» Task material:

*** Begin section ***

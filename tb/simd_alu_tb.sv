// simd_alu_tb: drives every ALU operation in every lane width with random
// operands and compares with integer reference arithmetic.
module simd_alu_tb;
  import simd_pkg::*;
  import simd_tb_pkg::*;

  alu_op_t     op;
  lane_mode_t  mode;
  logic [15:0] a, b, c, y;
  int checks = 0, failures = 0;

  simd_alu dut (.op, .mode, .a, .b, .c, .y);

  function automatic logic [15:0] expect_y(input alu_op_t o, input int form);
    case (o)
      ALU_ADD: return ref_lane(0, form, a, b, 0);
      ALU_SUB: return ref_lane(1, form, a, b, 0);
      ALU_MUL: return ref_lane(2, form, a, b, 0);
      ALU_MAC: return ref_lane(3, form, a, b, c);
      ALU_SHL: return ref_lane(4, form, a, 0, 0);
      ALU_SHR: return ref_lane(5, form, a, 0, 0);
      ALU_AND: return a & b;
      ALU_OR:  return a | b;
      ALU_NOT: return ~a;
      default: return b;
    endcase
  endfunction

  initial begin
    for (int form = 0; form < 3; form++) begin
      mode = (form == 0) ? MODE_H : (form == 1) ? MODE_O : MODE_Q;
      for (int o = 0; o <= int'(ALU_PASSB); o++) begin
        op = alu_op_t'(o);
        for (int i = 0; i < 300; i++) begin
          logic [15:0] exp;
          a = 16'($urandom); b = 16'($urandom); c = 16'($urandom);
          #1;
          exp = expect_y(op, form);
          checks++;
          if (y !== exp) begin
            failures++;
            if (failures < 10) $display("FAIL op=%s form=%0d a=%h b=%h c=%h got %h exp %h", op.name(), form, a, b, c, y, exp);
          end
        end
      end
    end
    $display("TB_RESULT checks=%0d failures=%0d", checks, failures);
    $finish;
  end

  initial begin
    #1000000;
    failures++;
    $display("TB_RESULT checks=%0d failures=%0d", checks, failures);
    $finish;
  end
endmodule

*** End section ***

» Task to complete:
For every line of the entries holding the string "failures", add one to a tally; give the final figure only.

» Answer for the task:
6